=== What you have to do ===
The entries below hold a line with "for mispredict redirects." and a line with "of the fetch block". Return those lines and all that lie between them, exactly and only.

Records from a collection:
--
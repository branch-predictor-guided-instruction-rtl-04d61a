// dia_pkg: types and constants shared by the FTB-DIA front end.
//
// The front end predicts fetch blocks with a Fetch Target Buffer (FTB) and,
// once a fetch block is hot, keeps a decoded copy of it in the Decoded
// Instruction Area (DIA), an ordinary region of the program's virtual memory.
// The FTB entry then also records where that decoded copy lives, so fetch can
// read micro-ops instead of x86 bytes and skip the CISC decoders.
//
// Field widths that the architecture leaves open (fetch block length,
// fall-through size, decoded length, history lengths) are this design's
// choices and are collected here. Micro-ops are 4 bytes, pages are 8 KB.
package dia_pkg;

  parameter int unsigned ADDR_W    = 32;  // virtual and physical address width
  parameter int unsigned FBLEN_W   = 5;   // fetch block length, in instructions
  parameter int unsigned FTB_W     = 8;   // fall-through distance, in bytes
  parameter int unsigned DLEN_W    = 8;   // decoded block length, in bytes
  parameter int unsigned UOP_BYTES = 4;   // every micro-op is 4 bytes
  parameter int unsigned HIST_LEN  = 16;  // perceptron global history
  parameter int unsigned PATH_W    = 16;  // indirect predictor path history
  parameter int unsigned RAS_PTR_W = 5;   // 32-entry return address stack
  parameter int unsigned PAGE_BITS = 13;  // 8 KB pages
  parameter int unsigned LINE_BYTES = 32; // instruction cache line
  parameter int unsigned LINE_W    = LINE_BYTES * 8;

  typedef logic [ADDR_W-1:0] addr_t;

  // Type of the branch that ends a fetch block.
  typedef enum logic [2:0] {
    BT_COND    = 3'd0,  // conditional: direction from the perceptron
    BT_JUMP    = 3'd1,  // direct unconditional jump
    BT_CALL    = 3'd2,  // direct call: pushes the return address
    BT_RET     = 3'd3,  // return: target from the RAS
    BT_IND     = 3'd4,  // indirect jump: target from the indirect predictor
    BT_INDCALL = 3'd5   // indirect call: indirect predictor and RAS push
  } br_type_e;

  // What the FTB returns for a fetch address.
  typedef struct packed {
    logic [FBLEN_W-1:0] fblen;    // instructions in the fetch block
    logic [FTB_W-1:0]   ft_bytes; // bytes from start to the fall-through
    br_type_e           btype;
    addr_t              target;   // taken target of the final branch
    logic               dvalid;   // decoded copy present in DIA
    addr_t              daddr;    // virtual address of the decoded copy
    logic [DLEN_W-1:0]  dlen;     // its length in bytes
  } ftb_pred_t;

  // A fetch block as seen at commit, used to train the FTB.
  typedef struct packed {
    addr_t              start;
    logic [FBLEN_W-1:0] fblen;
    logic [FTB_W-1:0]   ft_bytes;
    br_type_e           btype;
    addr_t              target;
  } ftb_upd_t;

  // Speculative predictor state captured with each prediction.
  typedef struct packed {
    logic [HIST_LEN-1:0]  hist;
    logic [PATH_W-1:0]    path;
    logic [RAS_PTR_W-1:0] ras_ptr;
  } pred_snap_t;

  // One Fetch Target Queue entry.
  typedef struct packed {
    addr_t      fetch_addr;
    logic       ftb_hit;
    ftb_pred_t  pred;
    logic       taken;      // predicted direction of the final branch
    addr_t      next_addr;  // predicted start of the next fetch block
    pred_snap_t snap;
  } ftq_entry_t;

  // Committed fetch block: the request it was fetched with and what really
  // happened. Also used for mispredict redirects.
  typedef struct packed {
    ftq_entry_t         req;
    logic [FBLEN_W-1:0] fblen;
    logic [FTB_W-1:0]   ft_bytes;
    br_type_e           btype;
    addr_t              target;    // target of the final branch
    logic               taken;     // actual direction
    addr_t              next_addr; // actual next fetch block start
    logic [5:0]         nuops;     // micro-ops in the block (1..63)
  } commit_blk_t;

  // One instruction cache line travelling from fetch through decode.
  typedef struct packed {
    ftq_entry_t        req;
    logic              decoded;   // read from DIA: bypass the CISC decoders
    addr_t             addr;      // first byte of this beat
    logic [5:0]        nbytes;    // valid bytes in this beat
    logic              last;      // last beat of the fetch block
  } fetch_meta_t;

  typedef struct packed {
    fetch_meta_t       meta;
    logic [LINE_W-1:0] data;
  } fetch_beat_t;

  // Source of an L2 access.
  typedef enum logic [1:0] {
    L2_NONE = 2'd0, L2_ICACHE = 2'd1, L2_DCACHE = 2'd2, L2_DIA_WB = 2'd3
  } l2_src_e;

  // Fall-through address of a fetch block.
  function automatic addr_t fall_through(addr_t start, logic [FTB_W-1:0] ft);
    return start + addr_t'(ft);
  endfunction

  // Global history after a fetch block (only conditionals shift it in).
  function automatic logic [HIST_LEN-1:0] next_hist(logic [HIST_LEN-1:0] h,
                                                    br_type_e bt, logic taken);
    return (bt == BT_COND) ? {h[HIST_LEN-2:0], taken} : h;
  endfunction

  // Path history after a fetch block: folds in the target of every taken block.
  function automatic logic [PATH_W-1:0] next_path(logic [PATH_W-1:0] p,
                                                  logic taken, addr_t nxt);
    return taken ? ({p[PATH_W-3:0], 2'b00} ^ nxt[PATH_W+1:2]) : p;
  endfunction

endpackage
--
=== Completed task ===
  // happened. Also used for mispredict redirects.
  typedef struct packed {
    ftq_entry_t         req;
    logic [FBLEN_W-1:0] fblen;
    logic [FTB_W-1:0]   ft_bytes;
    br_type_e           btype;
    addr_t              target;    // target of the final branch
    logic               taken;     // actual direction
    addr_t              next_addr; // actual next fetch block start
    logic [5:0]         nuops;     // micro-ops in the block (1..63)
  } commit_blk_t;

  // One instruction cache line travelling from fetch through decode.
  typedef struct packed {
    ftq_entry_t        req;
    logic              decoded;   // read from DIA: bypass the CISC decoders
    addr_t             addr;      // first byte of this beat
    logic [5:0]        nbytes;    // valid bytes in this beat
    logic              last;      // last beat of the fetch block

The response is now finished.